Quando se fala em minerais críticos, muita gente imagina apenas uma disputa pela exploração do subsolo. Eu vejo uma questão maior: quem terá capacidade de transformar esses recursos em tecnologia. A nova política nacional abre uma oportunidade para o Brasil, mas possuir reservas é só o começo. A riqueza do século XXI pode sair da terra; seu maior valor nasce quando ela se transforma em conhecimento e indústria.
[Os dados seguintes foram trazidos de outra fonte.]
// Three-dimensional fabric.
//
// N x N x N ALUs in N stacked N x N layers (layer z = 0 on top). Stacking
// brings many more ALUs within short reach, so a graph that needs a tall 2D
// fabric fits in a small cube. ALU (x, y, z) has index z*N*N + y*N + x. Each
// of its operands picks, with source SRC_WIN, one entry of its candidate list:
//   entries 0 .. N-1: the 4:1 interconnect from the layer above, ALU (j, y,
//     z-1) for entry j; in the first layer, fabric input in_i[j];
//   entries N ..: every other ALU on a straight line of N cells through
//     (x, y, z) - rows, columns, depth lines, the diagonals of each plane and
//     the four cube diagonals (the hopping links), in a fixed order.
// Unused entries read zero. Side inputs (SRC_SIDE) and the ALU constant are
// available as everywhere else. The main data flow is layer to layer.
// Early exits: three adjacent faces (+x, +y and the bottom, +z) carry N*N
// exit ports each, 3*N*N in all (48 for N = 4). The port at face f, position
// (a, b) reads the ALU that xsel_i[f][a][b] selects on the line of cells
// behind it. Final port n reads exit port osel_i[n] = f*N*N + a*N + b.
// Combinational. Circuit note: hopping links run in both directions and form
// structural combinational loops; a valid configuration never closes one.
// Defaults: 4 x 4 x 4, the 4:1 inter-layer interconnect, hopping links along
// every line of four and 48 exit ports follow the document; the exact
// candidate order, the choice of faces and the exit-port encoding are this
// design's choices.
module cgra_3d
  import cgra_pkg::*;
#(
  parameter int unsigned N = 4
) (
  input  word_t                     in_i   [NIN],
  input  cell_cfg_t                 cfg_i  [N*N*N],
  input  logic [$clog2(N)-1:0]      xsel_i [3][N][N],
  input  logic [$clog2(3*N*N)-1:0]  osel_i [NOUT],
  output word_t                     out_o  [NOUT]
);

  localparam int unsigned NC  = N * N * N;
  localparam int unsigned WIN = 32;          // candidate list length
  localparam int unsigned NXP = 3 * N * N;   // exit ports

  // Candidate k of cell i: an ALU index (< NC), NC + j for fabric input j, or
  // -1 for none.
  function automatic int cand(input int i, input int k);
    int x, y, z, n, t, dx, dy, dz, ax;
    int p[3], d[3], q[3];
    bit ok;
    x = i % N; y = (i / N) % N; z = i / (N * N);
    if (k < N) return (z == 0) ? NC + k : (z - 1) * N * N + y * N + k;
    n = N;
    p[0] = x; p[1] = y; p[2] = z;
    // 13 line directions: the first non-zero component is +1
    for (dz = -1; dz <= 1; dz++)
      for (dy = -1; dy <= 1; dy++)
        for (dx = -1; dx <= 1; dx++) begin
          d[0] = dx; d[1] = dy; d[2] = dz;
          ax = -1;
          for (int a = 0; a < 3; a++) if (ax < 0 && d[a] != 0) ax = a;
          if (ax < 0 || d[ax] != 1) continue;
          // parameter t along the line, taken from the first moving axis
          t = p[ax];
          ok = 1'b1;
          for (int a = 0; a < 3; a++)
            if (d[a] == 1 && p[a] != t) ok = 1'b0;
            else if (d[a] == -1 && p[a] != N - 1 - t) ok = 1'b0;
          if (!ok) continue;
          for (int u = 0; u < N; u++) begin
            if (u == t) continue;
            for (int a = 0; a < 3; a++)
              q[a] = (d[a] == 1) ? u : (d[a] == -1) ? N - 1 - u : p[a];
            if (n == k) return q[2] * N * N + q[1] * N + q[0];
            n++;
          end
        end
    return -1;
  endfunction

  for (genvar i = 0; i < NC; i++) begin : g_alu
    word_t win [WIN];
    word_t y;
    for (genvar k = 0; k < WIN; k++) begin : g_c
      localparam int CI = cand(i, k);
      if (CI < 0) begin : g_none
        assign win[k] = '0;
      end else if (CI >= NC) begin : g_in
        assign win[k] = in_i[(CI - NC) % NIN];
      end else begin : g_alu_src
        assign win[k] = g_alu[CI].y;
      end
    end
    pe #(.WIN(WIN)) u_pe (
      .cfg_i(cfg_i[i]), .win_i(win), .side_i(in_i),
      .x1_i('0), .x2_i('0), .y_o(y)
    );
  end

  // Exit ports: face 0 (+x) position (y, z) looks along x; face 1 (+y)
  // position (x, z) along y; face 2 (+z) position (x, y) along z.
  word_t xp [NXP];
  for (genvar f = 0; f < 3; f++) begin : g_face
    for (genvar a = 0; a < N; a++) begin : g_a
      for (genvar b = 0; b < N; b++) begin : g_b
        word_t line [N];
        for (genvar u = 0; u < N; u++) begin : g_u
          localparam int unsigned CI = (f == 0) ? b * N * N + a * N + u :
                                       (f == 1) ? b * N * N + u * N + a :
                                                  u * N * N + b * N + a;
          assign line[u] = g_alu[CI].y;
        end
        assign xp[f*N*N + a*N + b] = line[xsel_i[f][a][b]];
      end
    end
  end

  always_comb
    for (int n = 0; n < NOUT; n++)
      out_o[n] = (int'(osel_i[n]) < NXP) ? xp[osel_i[n]] : '0;

endmodule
Os exemplos mostram por quê. O silício é a base de muitos chips; o gálio e o germânio entram em tipos específicos de semicondutores; cobre e tântalo são usados em componentes eletrônicos. Já lítio, níquel, cobalto e grafite têm aplicações em baterias, enquanto terras raras são importantes para ímãs de alto desempenho. Não existe um único destino para esses minerais: eles alimentam diferentes etapas da economia digital e da transição energética.

Por isso, o Brasil precisa investir em processamento, pesquisa, formação de profissionais e produção de componentes. Também precisa escolher em quais etapas dessas cadeias tem condições reais de competir. Esse avanço deve vir com fiscalização, rastreabilidade e respeito às comunidades e ao meio ambiente. Exportar matéria-prima e importar inteligência é deixar a parte mais valiosa do futuro nas mãos dos outros.

A pergunta decisiva não é apenas quantos minerais temos, mas quantas patentes, empresas, empregos qualificados e soluções conseguiremos criar a partir deles. A política anunciada será julgada pelos resultados que produzir. Ter reservas nos dá uma oportunidade. Transformar conhecimento em produto é o que nos dará protagonismo.